Megapolitan

Dugaan Pendudukan Aset BMKG oleh GRIB: Konflik Lahan yang Menuai Kontroversi

news.fin.co.id - 25/05/2025, 07:27 WIB

BMKG vs GRIB. Image (Istimewa).

fin.co.id - Sengketa lahan kerap menjadi bara dalam sekam yang sewaktu-waktu bisa menyulut gejolak sosial. Salah satu kasus terbaru yang menyita perhatian publik datang dari wilayah Kelurahan Pondok Betung, Tangerang Selatan. Di lokasi ini, organisasi masyarakat Gerakan Rakyat Indonesia Bersatu (GRIB) Jaya diduga menduduki aset milik negara yang tercatat atas nama Badan Meteorologi, Klimatologi, dan Geofisika (BMKG).

Lahan seluas 127.780 meter persegi sekitar 12 hektare menjadi pusat sengketa antara BMKG dan pihak yang mengklaim sebagai ahli waris. Menurut keterangan, para anggota GRIB Jaya mulai menempati lahan tersebut dua tahun lalu. Namun, klaim itu tidak berdiri tanpa kontroversi. BMKG menyebutkan bahwa lahan tersebut sah dimiliki oleh negara berdasarkan Sertifikat Hak Pakai (SHP) Nomor 1/Pondok Betung yang diterbitkan pada tahun 2003.

Persoalan ini mencuat ke permukaan setelah pihak BMKG melaporkan dugaan pendudukan ilegal ke kepolisian. Alhasil, sebanyak 17 orang yang diduga merupakan anggota GRIB Jaya diamankan. BMKG menyatakan, kelompok tersebut yang dikaitkan dengan tokoh bernama Hercules telah menempati lahan tanpa izin resmi.
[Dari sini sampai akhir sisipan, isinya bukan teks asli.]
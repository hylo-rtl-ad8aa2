// wallace_tree: carry-save reduction of the five HYLO partial products to two rows.
//
// The five rows (PP3, PP2, PP1, PP01, PP02, each aligned and sign-extended to W bits) are
// reduced Wallace-style, with every level compressing as many groups of three rows as
// it can at once:
//   level 1: rows 0,1,2 -> 2 rows, rows 3,4 pass  (5 -> 4)
//   level 2: three rows -> 2 rows, one passes     (4 -> 3)
//   level 3: three rows -> 2 rows                 (3 -> 2)
// The two rows left go to the final carry-lookahead adder. The use of a Wallace tree is
// the scheme's; the level schedule and full sign extension are this design's choices.
//
// Interface: ops[5] (W bits each) -> sum, carry (W bits); sum + carry = sum of ops mod 2^W.
// Timing: purely combinational, three full-adder delays.
module wallace_tree #(
  parameter int unsigned W = 32
) (
  input  logic [W-1:0] ops [5],
  output logic [W-1:0] sum,
  output logic [W-1:0] carry
);

  logic [W-1:0] s1, c1, s2, c2;

  csa_row #(.W(W)) u_l1 (.a(ops[0]), .b(ops[1]), .c(ops[2]), .sum(s1), .carry(c1));
  csa_row #(.W(W)) u_l2 (.a(s1),     .b(c1),     .c(ops[3]), .sum(s2), .carry(c2));
  csa_row #(.W(W)) u_l3 (.a(s2),     .b(c2),     .c(ops[4]), .sum(sum), .carry(carry));

endmodule
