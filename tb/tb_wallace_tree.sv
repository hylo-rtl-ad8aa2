// tb_wallace_tree: self-checking test of the five-row carry-save reduction (W = 32).
// Random rows, all-ones rows and all-zero rows are applied; sum + carry must equal the
// sum of the five rows modulo 2^32.
module tb_wallace_tree;
  localparam int W = 32;

  int checks = 0, failures = 0;
  logic clk = 1'b0;
  always #5 clk = ~clk;

  logic [W-1:0] ops [5];
  logic [W-1:0] sum, carry;

  wallace_tree #(.W(W)) dut (.ops(ops), .sum(sum), .carry(carry));

  initial begin : watchdog
    repeat (20000) @(posedge clk);
    failures++;
    $display("TB_RESULT checks=%0d failures=%0d", checks, failures);
    $finish;
  end

  task automatic check_now();
    logic [W-1:0] expv;
    #1;
    expv = '0;
    foreach (ops[i]) expv = expv + ops[i];
    checks++;
    if (W'(sum + carry) != expv) begin
      failures++;
      $display("FAIL sum+carry=%h exp=%h", W'(sum + carry), expv);
    end
  endtask

  initial begin
    @(negedge clk);
    foreach (ops[i]) ops[i] = '1;
    check_now();
    @(negedge clk);
    foreach (ops[i]) ops[i] = '0;
    check_now();
    for (int r = 0; r < 10000; r++) begin
      @(negedge clk);
      foreach (ops[i]) ops[i] = $urandom;
      check_now();
    end
    $display("TB_RESULT checks=%0d failures=%0d", checks, failures);
    $finish;
  end
endmodule
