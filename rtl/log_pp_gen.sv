// log_pp_gen: logarithmic approximation of the lower-segment product PP0 = X0 * Y0.
//
// Writing |X0| = 2^kx + X00 (kx = floor(log2 |X0|), X00 the mantissa below the leading
// one), the exact product is sign(X0) * Y0 * 2^kx + sign(X0*Y0) * X00 * |Y0|. The second
// term is approximated by replacing |Y0| with its leading power of two 2^ky, which is
// the first step of the iterative logarithmic multiplier. The result is left as two
// rows for the adder tree:
//   PP01 = sign(X0)    * Y0  * 2^kx
//   PP02 = sign(X0*Y0) * X00 * 2^ky
// Data path (as in the scheme's log-stage diagram): sign conversion gives |X0| and |Y0|;
// leading-one detectors and priority encoders give kx and ky; |X0| XOR the one-hot
// leading one gives X00; a third sign conversion gives X00 the sign of the product; two
// barrel shifters, with the exponents crossed, form the two rows.
// This design's own choices: the sign of X0 is applied to PP01 after its shift (the
// diagram feeds Y0 to the shifter unchanged, the formula multiplies by sign(X0)); the
// sign of PP02 is that of the product X0*Y0; a zero operand gives PP01 = PP02 = 0.
//
// Interface: x0, y0 (signed W bits) -> pp01, pp02 (signed 2W bits).
// Timing: purely combinational.
module log_pp_gen #(
  parameter int unsigned W = 14
) (
  input  logic signed [W-1:0]   x0,
  input  logic signed [W-1:0]   y0,
  output logic signed [2*W-1:0] pp01,
  output logic signed [2*W-1:0] pp02
);

  localparam int unsigned KW = $clog2(W);

  logic          x_neg, y_neg;
  logic [W-1:0]  ax, ay;             // |X0|, |Y0| (unsigned)
  logic [W-1:0]  ohx, ohy;           // leading ones, one-hot
  logic [KW-1:0] kx, ky;
  logic          x_nz, y_nz;         // X0 != 0, Y0 != 0
  logic [W-1:0]  x00;                // |X0| - 2^kx
  logic [W-1:0]  x00_in;
  logic [W-1:0]  x00_signed;
  logic signed [2*W-1:0] y0_shifted;
  logic [2*W-1:0]        y0_gated;
  logic [2*W-1:0]        pp01_u;

  assign x_neg = x0[W-1];
  assign y_neg = y0[W-1];

  sign_conv #(.W(W)) u_abs_x (.a(x0), .neg(x_neg), .y(ax));
  sign_conv #(.W(W)) u_abs_y (.a(y0), .neg(y_neg), .y(ay));

  lod #(.W(W)) u_lod_x (.a(ax), .onehot(ohx));
  lod #(.W(W)) u_lod_y (.a(ay), .onehot(ohy));

  priority_encoder #(.W(W), .KW(KW)) u_penc_x (.onehot(ohx), .k(kx), .valid(x_nz));
  priority_encoder #(.W(W), .KW(KW)) u_penc_y (.onehot(ohy), .k(ky), .valid(y_nz));

  // Mantissa: clear the leading one. Zero when Y0 is zero so that PP02 vanishes.
  assign x00    = ax ^ ohx;
  assign x00_in = y_nz ? x00 : '0;

  sign_conv #(.W(W)) u_sign_x00 (.a(x00_in), .neg(x_neg ^ y_neg), .y(x00_signed));

  barrel_shifter #(.IW(W), .OW(2*W), .SW(KW)) u_shift_02 (
    .a  (x00_signed),
    .sh (ky),
    .y  (pp02)
  );

  barrel_shifter #(.IW(W), .OW(2*W), .SW(KW)) u_shift_01 (
    .a  (y0),
    .sh (kx),
    .y  (y0_shifted)
  );

  // sign(X0) * (Y0 << kx); zero when X0 is zero.
  assign y0_gated = x_nz ? y0_shifted : '0;

  sign_conv #(.W(2*W)) u_sign_01 (.a(y0_gated), .neg(x_neg), .y(pp01_u));

  assign pp01 = pp01_u;

endmodule
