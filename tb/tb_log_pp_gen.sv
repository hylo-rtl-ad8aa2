// tb_log_pp_gen: self-checking test of the logarithmic PP0 stage (W = 14).
// Operand extremes, zeros, powers of two and 20000 random pairs are applied. The
// expected rows are computed with integer arithmetic: k = floor(log2 |v|) by a loop,
// PP01 = sign(X0) * Y0 * 2^kx and PP02 = sign(X0*Y0) * (|X0| - 2^kx) * 2^ky, both zero
// when either operand is zero (PP01 also when only X0 is zero).
module tb_log_pp_gen;
  localparam int W = 14;

  int checks = 0, failures = 0;
  logic clk = 1'b0;
  always #5 clk = ~clk;

  logic signed [W-1:0]   x0, y0;
  logic signed [2*W-1:0] pp01, pp02;

  log_pp_gen #(.W(W)) dut (.x0(x0), .y0(y0), .pp01(pp01), .pp02(pp02));

  initial begin : watchdog
    repeat (40000) @(posedge clk);
    failures++;
    $display("TB_RESULT checks=%0d failures=%0d", checks, failures);
    $finish;
  end

  function automatic int floor_log2(input int v);
    int k = 0;
    while ((v >> (k + 1)) != 0) k++;
    return k;
  endfunction

  task automatic apply(input int xv, input int yv);
    int ax, ay, kx, ky, sx, sp;
    longint e01, e02;
    @(negedge clk);
    x0 = W'(xv);
    y0 = W'(yv);
    #1;
    ax = (xv < 0) ? -xv : xv;
    ay = (yv < 0) ? -yv : yv;
    e01 = 0;
    e02 = 0;
    if (ax != 0) begin
      kx = floor_log2(ax);
      sx = (xv < 0) ? -1 : 1;
      e01 = longint'(sx) * longint'(yv) * (longint'(1) << kx);
      if (ay != 0) begin
        ky = floor_log2(ay);
        sp = ((xv < 0) != (yv < 0)) ? -1 : 1;
        e02 = longint'(sp) * longint'(ax - (1 << kx)) * (longint'(1) << ky);
      end
    end
    checks++;
    if (longint'(pp01) != e01 || longint'(pp02) != e02) begin
      failures++;
      $display("FAIL x0=%0d y0=%0d pp01=%0d/%0d pp02=%0d/%0d", xv, yv, pp01, e01, pp02, e02);
    end
  endtask

  initial begin
    int edges [8] = '{-(2**(W-1)), 2**(W-1) - 1, 0, -1, 1, 2**(W-2), -(2**(W-2)) - 1, 3};
    foreach (edges[i]) foreach (edges[j]) apply(edges[i], edges[j]);
    for (int r = 0; r < 20000; r++) begin
      apply(int'($signed(W'($urandom))), int'($signed(W'($urandom))));
    end
    $display("TB_RESULT checks=%0d failures=%0d", checks, failures);
    $finish;
  end
endmodule
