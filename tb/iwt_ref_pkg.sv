// iwt_ref_pkg: reference model of the real-time (5/3) integer wavelet
// denoiser for the testbenches.
//
// It works on whole sample arrays rather than on a clocked stream: every
// level transforms the complete approximation array of the level above, with
// all samples before the first one taken as zero, which is the state the RTL
// leaves reset in. Results are wrapped to W bits like the hardware words.
//   forward:  d[i] = x[2i-1] - floor((x[2i] + x[2i-2]) / 2)
//             a[i] = x[2i-2] + floor((d[i-1] + d[i]) / 4)
//   backward: e[i] = a[i] - floor((d[i-1] + d[i]) / 4)
//             y[2i] = e[i-1],  y[2i+1] = d[i-1] + floor((e[i] + e[i-1]) / 2)
// a[i] is the approximation of the even sample x[2i-2], emitted together with
// d[i]; the backward step reproduces its input stream four samples late.
package iwt_ref_pkg;

  typedef int iq_t[$];

  // Sign-extend the low w bits of v.
  function automatic int wrap(int v, int w);
    int sh = 32 - w;
    return (v <<< sh) >>> sh;
  endfunction

  function automatic void forward(input iq_t s, input int w,
                                  output iq_t a, output iq_t d);
    int e0, e1, o, dprev;
    a = {};
    d = {};
    dprev = 0;
    for (int i = 0; i < s.size() / 2; i++) begin
      int dn;
      e0 = s[2*i];
      e1 = (i > 0) ? s[2*i-2] : 0;
      o  = (i > 0) ? s[2*i-1] : 0;
      dn = wrap(o - ((e0 + e1) >>> 1), w);
      d.push_back(dn);
      a.push_back(wrap(e1 + ((dprev + dn) >>> 2), w));
      dprev = dn;
    end
  endfunction

  function automatic void backward(input iq_t a, input iq_t d,
                                   input int w, output iq_t y);
    int eprev, dprev;
    y = {};
    eprev = 0;
    dprev = 0;
    for (int i = 0; i < a.size(); i++) begin
      int en;
      en = wrap(a[i] - ((dprev + d[i]) >>> 2), w);
      y.push_back(eprev);
      y.push_back(wrap(dprev + ((en + eprev) >>> 1), w));
      eprev = en;
      dprev = d[i];
    end
  endfunction

  // Hard threshold as built: zero when -th <= d < th, for th >= 1.
  function automatic int hard_th(int d, int th);
    if (th == 0) return (d < 0) ? 0 : d;
    return (d >= -th && d < th) ? 0 : d;
  endfunction

  // Delay a coefficient array by n samples, zeros shifted in.
  function automatic void delay(input iq_t d, input int n, output iq_t q);
    q = {};
    for (int i = 0; i < d.size(); i++) q.push_back(i >= n ? d[i - n] : 0);
  endfunction

  // Whole J-level denoiser: forward levels, hard threshold of every detail
  // (th[j-1] at level j) when use_th is set, detail delays of
  // 4(2^(J-j) - 1) level-j samples, backward levels. x.size() must be a
  // multiple of 2^J. The result is the output stream sample by sample.
  function automatic void denoise(input iq_t x, input int levels, input int w,
                                  input iq_t th, input bit use_th,
                                  output iq_t y);
    iq_t s, a, d, r;
    iq_t dl [16];
    s = x;
    for (int j = 1; j <= levels; j++) begin
      forward(s, w, a, d);
      if (use_th) foreach (d[i]) d[i] = hard_th(d[i], th[j-1]);
      delay(d, 4 * ((1 << (levels - j)) - 1), dl[j]);
      s = a;
    end
    r = a;
    for (int j = levels; j >= 1; j--) begin
      backward(r, dl[j], w, y);
      r = y;
    end
  endfunction

endpackage
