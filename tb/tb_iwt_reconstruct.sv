// tb_iwt_reconstruct: perfect-reconstruction and latency test of the tandem
// with the threshold bypassed. For J = 1, 3 and 5 levels random 8-bit
// samples, with random gaps in in_valid, must come out unchanged exactly
// 4(2^J - 1) samples later: 4, 28 and 124 samples. This checks the detail
// delay alignment of every level against a model-free expectation.
module tb_iwt_reconstruct;
  localparam int B = 8;
  localparam int W = 11;
  localparam int NS = 3000;

  logic clk = 0, rst_n = 0, in_valid = 0;
  logic signed [B-1:0] in_x = '0;
  logic [W-1:0] th1 [1], th3 [3], th5 [5];
  logic ov1, ov3, ov5;
  logic signed [W-1:0] y1, y3, y5;
  int checks = 0, failures = 0;
  int hist[$];

  always #5 clk = ~clk;

  iwt_denoise_top #(.J(1), .USE_THRESHOLD(1'b0)) dut1 (.clk, .rst_n, .in_valid, .in_x, .th(th1), .out_valid(ov1), .out_y(y1));
  iwt_denoise_top #(.J(3), .USE_THRESHOLD(1'b0)) dut3 (.clk, .rst_n, .in_valid, .in_x, .th(th3), .out_valid(ov3), .out_y(y3));
  iwt_denoise_top #(.J(5), .USE_THRESHOLD(1'b0)) dut5 (.clk, .rst_n, .in_valid, .in_x, .th(th5), .out_valid(ov5), .out_y(y5));

  function automatic int past(int n);
    return (hist.size() > n) ? hist[hist.size() - 1 - n] : 0;
  endfunction

  task automatic check(string tag, logic ov, logic signed [W-1:0] y, int lat);
    checks++;
    if (!ov || int'(y) != past(lat)) begin
      failures++;
      if (failures < 20) $display("%s sample %0d: out=%0d expected %0d", tag, hist.size() - 1, y, past(lat));
    end
  endtask

  initial begin
    repeat (100000) @(posedge clk);
    failures++;
    $display("watchdog expired");
    $display("TB_RESULT checks=%0d failures=%0d", checks, failures);
    $finish;
  end

  initial begin
    th1 = '{default: '0}; th3 = '{default: '0}; th5 = '{default: '0};
    repeat (3) @(posedge clk);
    @(negedge clk) rst_n = 1;
    for (int k = 0; k < NS; k++) begin
      @(negedge clk);
      while ($urandom_range(0, 4) == 0) begin
        in_valid = 0;
        @(negedge clk);
      end
      in_valid = 1;
      in_x = B'($urandom_range(0, 255));
      hist.push_back(int'(in_x));
      #1;
      check("J=1", ov1, y1, 4);
      check("J=3", ov3, y3, 28);
      check("J=5", ov5, y5, 124);
    end
    @(negedge clk) in_valid = 0;
    $display("TB_RESULT checks=%0d failures=%0d", checks, failures);
    $finish;
  end
endmodule
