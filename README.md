# Motion-control interfaces for an 80C52 board in one small CPLD

Small microcontrollers cannot keep up in software with the signals of motion
hardware. An optical encoder can change state millions of times per second,
a stepper needs an exact pattern sequence on four drive transistors, and a
PWM motor drive needs a steady pulse train. This design moves those three
jobs into a CPLD that sits on the external bus of an 80C52. The
microcontroller sees only a handful of byte registers:

- **Quadrature decoder/counter.** It samples the two encoder channels on the
  fast system clock and counts every edge of either channel (x4 resolution).
  It keeps a 16-bit position that the CPU reads one byte at a time, without
  tearing.
- **Half-step stepper sequencer.** Four JK flip-flops step through the eight
  half-step drive patterns of a unipolar motor, forward or backward. Each
  edge of a step clock from the CPU's timer advances it one step.
- **PWM generator.** The CPU sets the period and the off time, both in
  clocks.
- **Predefined I/O.** 8 digital inputs, 8 digital outputs and a free chip
  select. These serve users who never reconfigure the device.

The target board runs everything from an 11.0592 MHz clock, which the
microcontroller shares.

## The microcontroller's view: one 16-byte I/O page

The bus glue (`mcu_bus_if`) does two things:

- It latches the low address byte from the multiplexed AD bus while ALE is
  high.
- It decodes the page 0x7FF0–0x7FFF.

It passes each access on as a `bus_req_t`: page select, A3..0, read strobe,
write strobe and write data. The strobes stay level-sensitive. A register
loads on every clock while it is selected and WR is low, and keeps the last
byte. Read data goes out on `data_out` with `data_oe` as the tri-state
enable. The pad buffer that drives the shared AD bus is outside this RTL.

| Address | Access | Register |
|---|---|---|
| 0x7FF0 | read  | digital inputs, after a 2-flop synchroniser |
| 0x7FF1 | write/read | digital outputs |
| 0x7FF2 | any   | asserts the free chip select `cs_n` for the duration of the strobe |
| 0x7FF4 | read  | encoder count bits 7..0. Also latches bits 15..8 |
| 0x7FF4 | write | clears the encoder count (the data is ignored) |
| 0x7FF5 | read  | encoder count bits 15..8, as latched by the last 0x7FF4 read |
| 0x7FF6 | write | PWM `totaltime`: the period in clocks (0 means 256) |
| 0x7FF7 | write | PWM `lowtime`: the clocks per period the output is low |

The original design fixes only the PWM addresses (0x7FF6, 0x7FF7). The other
addresses and the clear-by-write are choices of this implementation. They
are gathered in `cpld_pkg.sv`.

**Reading the position.** Always read 0x7FF4 first, then 0x7FF5. The
low-byte read copies the upper byte into a holding latch. If the counter
carries between the two reads, the pair still belongs to one count. The
latch loads on every clock of the low-byte strobe, so it holds the upper
byte from the strobe's last clock.

## Quadrature decoding

Channels A and B are two square waves a quarter period apart. Together they
step through four states (A,B):

```
state 1 = (1,0)   state 2 = (1,1)   state 3 = (0,1)   state 4 = (0,0)
1 -> 2 -> 3 -> 4 -> 1  : count up   (A leads B)
1 -> 4 -> 3 -> 2 -> 1  : count down (B leads A)
```

`quad_edge_detect` holds a 2-stage shift register per channel. Its 4-bit
output is `enc_dec = {B_prev, B_now, A_prev, A_now}`. `quad_decoder` is a
16-entry truth table over that code:

| enc_dec | meaning | output |
|---|---|---|
| 0111, 1110, 1000, 0001 | one channel moved forward (1→2, 2→3, 3→4, 4→1) | `up_cnt` |
| 0010, 0100, 1101, 1011 | one channel moved backward (1→4, 4→3, 3→2, 2→1) | `dwn_cnt` |
| all others | no change, or both channels changed in one clock | none |

Every edge of either channel counts, so a 512-slot codewheel gives 2048
counts per revolution. The 16-bit `quad_counter` then covers 32 revolutions
before it wraps. Read the count as a two's complement position.

Timing and limits:

- An edge on a channel reaches the count two clocks later: one clock in the
  shift register, one in the counter.
- Each encoder state must last at least one clock. At 11.0592 MHz that is
  11.06 M counts/s, about 324,000 rpm with a 2048-count encoder.
- A jump of two states in one clock is ignored silently. That position is
  lost.
- There is no metastability stage in front of the shift register, as in the
  original. Feed `cha`/`chb` from clean Schmitt-triggered signals, or add a
  synchroniser stage if the encoder is not slow relative to the clock.

## Half-step sequencer

Transistors 1..4 pull the four half-windings to ground. The eight half steps
are:

| step | 1 | 2 | 3 | 4 | 5 | 6 | 7 | 8 |
|---|---|---|---|---|---|---|---|---|
| transistors on | 1,3 | 1 | 1,4 | 4 | 2,4 | 2 | 2,3 | 3 |
| Q3Q2Q1Q0 | 1010 | 1000 | 1001 | 0001 | 0101 | 0100 | 0110 | 0010 |

`dig_out[0]` = Q3 drives transistor 1, ..., and `dig_out[3]` = Q0 drives
transistor 4. Each flip-flop is a JK flip-flop, `Q+ = J·!Q + !K·Q`. J and K
are functions of the four Q bits and the direction bit `dir`:
`dir = 0` steps 1→8, `dir = 1` steps 8→1. Write `f = !dir`. The two-level
minimisation used here, with the eight unused codes as don't-cares, is:

```
J3 = !Q2·(f·!Q0 + dir·!Q1)     K3 = f·Q0 + dir·Q1
J2 = !Q3·(f·Q0  + dir·Q1)      K2 = f·Q1 + dir·Q0
J1 = !Q0·(f·!Q3 + dir·Q3)      K1 = f·Q3 + dir·Q2
J0 = !Q1·(f·!Q2 + dir·Q2)      K0 = f·Q2 + dir·Q3
```

The testbench checks all 16 transitions (8 states × 2 directions) against
the step table.

Start-up and illegal states:

- Reset loads 1000 (step 2).
- The all-off code 0000 is forced to 1000 on the next step clock. The
  original does this with an asynchronous preset on Q3.
- The other unused codes are not forced out. 1100 holds while `dir = 0`. If
  noise can corrupt the state, assert reset.

The sequencer runs on its own clock, `step_clk`: each rising edge is one half
step. Motor speed is set by how fast the CPU's timer toggles it. `dir` must
be stable around that edge.

## PWM generator

Counter `cntr` runs 0, 1, …, `totaltime`−1, 0, …. The registered output is
low while `cntr < lowtime` and high otherwise:

```
period   = totaltime clocks            (totaltime = 0 behaves as 256)
off time = lowtime clocks per period   (lowtime >= totaltime: always low;
                                        lowtime = 0: always high)
```

At 11.0592 MHz the 8-bit period spans 43.2 kHz to 5.5 MHz. The 10 kHz
common in motor amplifiers is out of reach without a clock prescaler or a
wider counter. Neither is part of this design.

Polarity: the original text describes `lowtime` as the off time, and so does
its waveform sketch. The original register listing, though, compares with
the opposite polarity, which would make `lowtime` the on time. This design
follows the description. Swap the comparison in `pwm_ctrl.sv` if your drive
stage inverts.

The original resets the counter asynchronously when it equals `totaltime`.
Here the wrap is synchronous, with the same period.

## Clocks and reset

| Clock | Drives |
|---|---|
| `clk` | everything except the stepper: the 11.0592 MHz system clock, which the microcontroller is assumed to share |
| `step_clk` | the stepper only |

Because the CPU shares `clk`, the bus signals are sampled without
synchronisers. ALE must be high at at least one rising edge of `clk`.
`rst_n` is an asynchronous, active-low reset for both domains. The original
flip-flops have no user reset; this one exists so that start-up is defined.

## How far it can be trusted

**Taken from the original.** These parts follow the published CPLD design
closely:

- the edge-detector structure and the decoder truth table;
- the 16-bit counter and the upper-byte latch on the low-byte read;
- the half-step state table and the JK flip-flop approach;
- the PWM registers and their addresses.

**This implementation's choices.** The original gives only names or a
function for these:

- every address except the PWM pair;
- the counter clear by writing 0x7FF4;
- the ALE-based address latch and the page decode;
- the digital I/O and chip-select registers;
- the reset;
- the synchronous form of the stepper preset and the PWM counter clear;
- the PWM polarity (see above).

**Not built.** The microcontroller, memories, LCD, A/D converter, serial
port and JTAG programming logic are off-the-shelf parts. So are the encoder,
the motor and its transistors. The CPLD's own glue for the memory map
(SRAM/EEPROM/LCD selects) is not specified, so it is not built.

**Capacity.** The top instantiates all interfaces at once, each with its
own pins: 26 user pins and 97 flip-flops. The original device offers 18
user pins and has 64 macrocells (EPM7064), about three quarters of them free
for user logic. There, the predefined I/O and the motion interfaces are
alternative loads. Build a smaller top with the blocks you need. The
encoder interface is 28 flip-flops, the PWM 25, the stepper 4 and the
digital I/O 24.

**Verification.** Each module has a self-checking testbench in `tb/`:

- exhaustive for the decoder and the stepper transitions;
- randomised for the counter, bus glue, I/O and PWM settings;
- `tb_cpld_top` drives 8051-style MOVX cycles at 11.0592 MHz against the
  full top with default parameters. It counts up and down, checks the
  carry-protected read, clears the counter, steps the motor both ways,
  measures the PWM, and exercises the digital I/O and chip select.
- `tb_encoder_speed` turns a 2048-count encoder at 300,000 rpm, one state
  change every 97.66 ns against a 90.42 ns clock. It checks the position
  after 1, 16 and 32 revolutions (where the count wraps to 0) and after one
  revolution back.

Nothing has been run on hardware.

## Simulating

With Verilator 5, from the directory that holds `rtl/` and `tb/`:

```
verilator --binary --timing --assert --timescale 1ns/1ps -Irtl -y rtl rtl/cpld_pkg.sv \
    tb/tb_cpld_top.sv --top-module tb_cpld_top
./obj_dir/Vtb_cpld_top
```

Replace `tb_cpld_top` with any other `tb_<module>` to run one block. Each
testbench ends by printing `TB_RESULT checks=N failures=M`.

## Files

| File | Contents |
|---|---|
| `rtl/cpld_pkg.sv` | page address, register offsets, `bus_req_t`, decode helpers |
| `rtl/mcu_bus_if.sv` | address latch and page decode |
| `rtl/quad_edge_detect.sv`, `quad_decoder.sv`, `quad_counter.sv`, `enc_bus_if.sv` | encoder interface parts |
| `rtl/quad_encoder_if.sv` | the four parts wired together |
| `rtl/stepper_ctrl.sv` | JK half-step sequencer |
| `rtl/pwm_ctrl.sv` | PWM generator |
| `rtl/gpio_port.sv` | predefined digital I/O and chip select |
| `rtl/cpld_top.sv` | everything on one bus |
| `tb/tb_<module>.sv` | one self-checking testbench per module |
| `tb/tb_encoder_speed.sv` | encoder interface at its speed and range limits |
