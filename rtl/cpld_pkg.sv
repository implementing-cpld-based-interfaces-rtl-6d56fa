// cpld_pkg - constants and types shared by the CPLD peripherals.
//
// All user registers live in one 16-byte I/O page of the 80C52 external
// data space, 0x7FF0-0x7FFF. The PWM registers at 0x7FF6 (period) and
// 0x7FF7 (off time) follow the original board; the other offsets are this
// design's own choice.
//
// A bus access is handed from the bus glue to the peripherals as a
// bus_req_t: a page select, the low address nibble and level-sensitive
// read and write strobes (active for as long as the 8051 holds RD/WR low),
// together with the byte on the data bus.
package cpld_pkg;

  // Upper 12 address bits of the I/O page (A15..A4).
  localparam logic [11:0] IO_PAGE = 12'h7FF;

  typedef enum logic [3:0] {
    REG_DIG_IN    = 4'h0,  // read: digital input lines
    REG_DIG_OUT   = 4'h1,  // write/read: digital output lines
    REG_USER_CS   = 4'h2,  // any access asserts the free chip select
    REG_ENC_LOW   = 4'h4,  // read: count[7:0] (latches MSB); write: clear count
    REG_ENC_HIGH  = 4'h5,  // read: MSB latched at the last LSB read
    REG_TOTALTIME = 4'h6,  // write: PWM period in clocks       (0x7FF6)
    REG_LOWTIME   = 4'h7   // write: PWM off time in clocks     (0x7FF7)
  } reg_addr_e;

  typedef struct packed {
    logic       sel;    // access falls in the I/O page
    logic [3:0] addr;   // latched A3..A0
    logic       rd;     // read strobe active (RD low)
    logic       wr;     // write strobe active (WR low)
    logic [7:0] wdata;  // byte on the AD bus
  } bus_req_t;

  function automatic logic hit_rd(bus_req_t r, reg_addr_e a);
    return r.sel && r.rd && (r.addr == a);
  endfunction

  function automatic logic hit_wr(bus_req_t r, reg_addr_e a);
    return r.sel && r.wr && (r.addr == a);
  endfunction

endpackage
Namun di balik tindakan tersebut, tersimpan cerita dari pihak lain. Menurut pengakuan salah satu warga yang mengaku sebagai ahli waris, perjuangan mempertahankan hak atas tanah itu sudah berlangsung lama. Sejak tahun 2007, upaya hukum telah ditempuh dengan mengajukan peninjauan kembali (PK). Sayangnya, hingga tahun 2022, BMKG diklaim belum menerima surat eksekusi yang memungkinkan pengosongan lahan secara hukum.

Advertisement

Rasa putus asa mulai menggelayuti para ahli waris yang sudah mencoba berbagai jalur, termasuk meminta bantuan sejumlah pengacara. Namun, hasilnya tetap nihil. Di tengah keputusasaan itulah, muncul tawaran bantuan dari pihak GRIB Jaya. Salah seorang ahli waris mengaku bahwa GRIB bersedia membantu tanpa meminta bayaran sepeser pun. "Saya orang enggak punya. Dia enggak minta apa-apa, yang penting membantu saya," tuturnya.

Situasi ini pun menimbulkan reaksi beragam di tengah masyarakat. Di satu sisi, BMKG merasa perlu menegakkan hukum dan menjaga aset negara. Di sisi lain, narasi dari pihak ahli waris menciptakan simpati dan menyoroti kesenjangan akses terhadap keadilan.

Kata kunci GRIB dan BMKG menjadi simbol dari dua sisi realitas: antara klaim legal formal dan perjuangan warga yang merasa memiliki hak historis atas tanah. Ketegangan semacam ini menyoroti pentingnya penyelesaian yang adil, transparan, dan tidak berpihak.

Hingga kini, publik masih menanti kejelasan hukum atas sengketa tersebut. Apakah lahan tersebut akan tetap menjadi milik negara, atau justru ditemukan bukti baru yang menguatkan klaim para ahli waris? Yang jelas, konflik ini kembali mengingatkan kita bahwa keadilan agraria bukan sekadar soal dokumen, tetapi juga soal rasa keadilan yang dirasakan masyarakat di akar rumput.